Its list of faculty includes only 10 professors. MinistryWatch reached three of them: Blake Loy, professor of biblical language; Enid Bozic, professor of foreign ministry; and Ilze Lyell, professor of biblical nutrition.
Loy told MinistryWatch he recorded one 45-minute video lecture for the college around 2015. He said he had very limited interactions with ICCS, all by email, and that he was never paid for the lecture. ICCS did no vetting of his educational background or experience that he could recall. Loy had no idea he was listed as a faculty member at ICCS and planned to contact the college to be removed.
When Bozic responded to MinistryWatch’s email, she wrote, “I was never a professor of foreign ministry.” She sent an application to ICCS about 10 years ago, but said she never got a response and never taught there.

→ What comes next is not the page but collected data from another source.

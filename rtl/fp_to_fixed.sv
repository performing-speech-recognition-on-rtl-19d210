// fp_to_fixed: converts a state's floating-point negative log probability
// into the signed fixed-point cost used by the Viterbi decoder.
//
// The cost has COST_FRAC fractional bits; the conversion rounds half away
// from zero and saturates to [COST_NEG, COST_INF] (hmm_pkg::fp_to_cost).
// Latency 1; the tag travels alongside. The published design states that the result
// is converted to fixed point; the format and rounding are this design's.
module fp_to_fixed
  import hmm_pkg::*;
#(
  parameter int TAG_W = 8
) (
  input  logic             clk,
  input  logic             rst_n,
  input  logic             in_valid,
  input  logic [TAG_W-1:0] in_tag,
  input  fp_t              x,
  output logic             out_valid,
  output logic [TAG_W-1:0] out_tag,
  output cost_t            cost
);
  always_ff @(posedge clk or negedge rst_n) begin
    if (!rst_n) begin
      out_valid <= 1'b0;
      out_tag   <= '0;
      cost      <= '0;
    end else begin
      out_valid <= in_valid;
      if (in_valid) begin
        out_tag <= in_tag;
        cost    <= fp_to_cost(x);
      end
    end
  end
endmodule
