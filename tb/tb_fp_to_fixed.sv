// tb_fp_to_fixed: float to fixed-point cost (8 fractional bits) against a
// real-number model: rounding half away from zero, saturation at both ends.
module tb_fp_to_fixed;
  import tb_util_pkg::*;
  logic clk = 0, rst_n = 0;
  logic in_valid = 0, out_valid;
  logic [7:0] in_tag = 0, out_tag;
  logic [31:0] x = 0;
  logic signed [31:0] cost;
  int checks = 0, failures = 0;

  fp_to_fixed #(.TAG_W(8)) dut (.clk, .rst_n, .in_valid, .in_tag, .x, .out_valid, .out_tag, .cost);
  always #5 clk = ~clk;

  initial begin
    repeat (20000) @(posedge clk);
    failures++;
    $display("TB_RESULT checks=%0d failures=%0d", checks, failures);
    $finish;
  end

  function automatic longint model(real v);
    real    s;
    longint r;
    s = rabs(v) * 256.0;
    r = longint'($floor(s + 0.5));   // half away from zero
    if (v < 0) begin
      if (r >= 64'h4000_0000) return -64'sh4000_0000;
      return -r;
    end
    if (r >= 64'h3FFF_FFFF) return 64'h3FFF_FFFF;
    return r;
  endfunction

  task automatic run(logic [31:0] f);
    longint e;
    @(negedge clk);
    x = f; in_valid = 1; in_tag = 8'($urandom);
    @(negedge clk);
    in_valid = 0;
    e = model(f2r(f));
    checks++;
    if (!out_valid || longint'(cost) != e || out_tag != in_tag) begin
      failures++;
      if (failures < 10) $display("FAIL %h (%g): got %0d exp %0d", f, f2r(f), cost, e);
    end
  endtask

  initial begin
    repeat (3) @(posedge clk);
    rst_n = 1;
    run(r2f(1.5));           // 384
    run(r2f(-2.0 / 512.0));  // -0.5 lsb -> -1
    run(r2f(1.0 / 512.0));   // +0.5 lsb -> 1
    run(r2f(1.0e12));        // saturate high
    run(r2f(-1.0e12));       // saturate low
    run(32'h0);
    for (int i = 0; i < 3000; i++) begin
      logic [31:0] f;
      f = $urandom;
      f[30:23] = 8'(100 + $urandom % 60);
      run(f);
    end
    $display("TB_RESULT checks=%0d failures=%0d", checks, failures);
    $finish;
  end
endmodule
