// frame_sequencer: generates the board RAM reads that feed the three
// observation probability units.
//
// For every frame t = 0..num_frames-1 it walks all STATES*N_HMM states and,
// within each, the ELEMS elements, issuing one model read (mean and weight
// banks share the address) per cycle: model address = state*ELEMS + element,
// so a frame is exactly STATES*N_HMM*ELEMS cycles and frames follow each
// other without a gap. During the first three states of a frame it also
// reads the observation vectors of the three files, one after another
// (file f during state f, elements 0..VEC_LEN-1); observation address =
// (t*FILES + f)*VEC_LEN + element. The board RAM answers one cycle after the
// read, so the beat qualifiers (beat_valid, beat_sof, obs_valid, obs_file)
// are delayed one cycle to line up with the returned data. Reading each
// observation once per frame and one element of each kind per cycle follow
// the published design; the address layouts are this design's.
module frame_sequencer
  import hmm_pkg::*;
#(
  parameter int N_HMM = 49
) (
  input  logic               clk,
  input  logic               rst_n,
  input  logic               start,
  input  logic [FRAME_W-1:0] num_frames,
  output logic               running,
  output logic               model_rd_en,
  output logic [RAM_AW-1:0]  model_addr,
  output logic               obs_rd_en,
  output logic [RAM_AW-1:0]  obs_addr,
  output logic               beat_valid,
  output logic               beat_sof,
  output logic               obs_valid,
  output logic [1:0]         obs_file
);
  localparam int FRAME_BEATS = STATES * N_HMM * ELEMS;

  logic [FRAME_W-1:0] t_cnt, n_frames;
  logic [RAM_AW-1:0]  beat;      // model address within the frame
  logic [1:0]         s_lo;      // state index while below FILES
  logic [5:0]         e_cnt;

  assign model_rd_en = running;
  assign model_addr  = beat;
  assign obs_rd_en   = running && beat < RAM_AW'(FILES * ELEMS) && e_cnt < 6'(VEC_LEN);

  always_ff @(posedge clk or negedge rst_n) begin
    if (!rst_n) begin
      running  <= 1'b0;
      t_cnt    <= '0;
      n_frames <= '0;
      beat     <= '0;
      s_lo     <= '0;
      e_cnt    <= '0;
      obs_addr <= '0;
    end else if (!running) begin
      if (start && num_frames != '0) begin
        running  <= 1'b1;
        n_frames <= num_frames;
        t_cnt    <= '0;
        beat     <= '0;
        s_lo     <= '0;
        e_cnt    <= '0;
        obs_addr <= '0;
      end
    end else begin
      if (obs_rd_en) obs_addr <= obs_addr + 1'b1;
      if (e_cnt == 6'(ELEMS - 1)) begin
        e_cnt <= '0;
        if (s_lo != 2'(FILES)) s_lo <= s_lo + 1'b1;
      end else begin
        e_cnt <= e_cnt + 1'b1;
      end
      if (beat == RAM_AW'(FRAME_BEATS - 1)) begin
        beat  <= '0;
        s_lo  <= '0;
        t_cnt <= t_cnt + 1'b1;
        if (t_cnt == n_frames - 1'b1) running <= 1'b0;
      end else begin
        beat <= beat + 1'b1;
      end
    end
  end

  always_ff @(posedge clk or negedge rst_n) begin
    if (!rst_n) begin
      beat_valid <= 1'b0;
      beat_sof   <= 1'b0;
      obs_valid  <= 1'b0;
      obs_file   <= '0;
    end else begin
      beat_valid <= model_rd_en;
      beat_sof   <= model_rd_en && beat == '0;
      obs_valid  <= obs_rd_en;
      obs_file   <= s_lo;
    end
  end
endmodule
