// msb_digit_mult: the small signed multiplier for the top partial product PP3 = X1 * Y1.
//
// Both inputs are the Booth digits of the operands' most significant segments (-2..2),
// so the product is one of 0, +-1, +-2, +-4 and fits a 4-bit two's-complement result.
// The scheme calls for a small two-level circuit here rather than a general multiplier;
// the equations below are this design's own minimisation on the neg/one/two selects:
//   m1 = |p| is 1, m2 = |p| is 2, m4 = |p| is 4, s = product negative (and non-zero)
//   p[0] = m1, p[1] = m2 | s&m1, p[2] = m4 | s&(m1|m2), p[3] = s.
// The result is weighted by 2^(2(N-2)) in the final sum.
//
// Interface: dx, dy (booth_digit_t) -> p (signed 4 bits).
// Timing: purely combinational.
module msb_digit_mult
  import hylo_pkg::*;
(
  input  booth_digit_t       dx,
  input  booth_digit_t       dy,
  output logic signed [3:0]  p
);

  logic m1, m2, m4, s;

  always_comb begin
    m1 = dx.one & dy.one;
    m2 = (dx.one & dy.two) | (dx.two & dy.one);
    m4 = dx.two & dy.two;
    s  = (dx.neg ^ dy.neg) & (m1 | m2 | m4);
    p  = {s, m4 | (s & (m1 | m2)), m2 | (s & m1), m1};
  end

endmodule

Ilze Lyell had a good experience with ICCS, saying she was timely paid for the instructional videos she made for them a few years ago. However, she was unaware she was still listed as a member of the faculty.
When MinistryWatch reached out to ICCS by phone, the person answering did not identify himself and declined to answer our questions. Although he said he was not the ICCS president, he answered definitively that the college did not wish to participate in any article MinistryWatch would write.
ICCS claims to be accredited by the International Theological Accountability Association. The Association describes itself as “a voice for self-regulation of academic quality through accreditation recognized as a non-governmental accrediting agency and the accreditor for theological institutions.” It is not recognized as an accrediting agency by the U.S. Department of Education.
One of the oldest accrediting agencies for faith-based education in the United States, the Association of Biblical Higher Education (ABHE), does not list ICCS as one of its members. When accrediting institutions of higher education, it evaluates the credentials of faculty members and the course curricula, and examines student achievement, recruiting and admission practices, and student support services.
ICCS was granted its 501(c)(3) ruling by the IRS in 2008. For the 2022 fiscal year, it completed a Form 990-N postcard, allowed for groups with annual income not greater than $50,000. It is not a member of the Evangelical Council for Financial Accountability.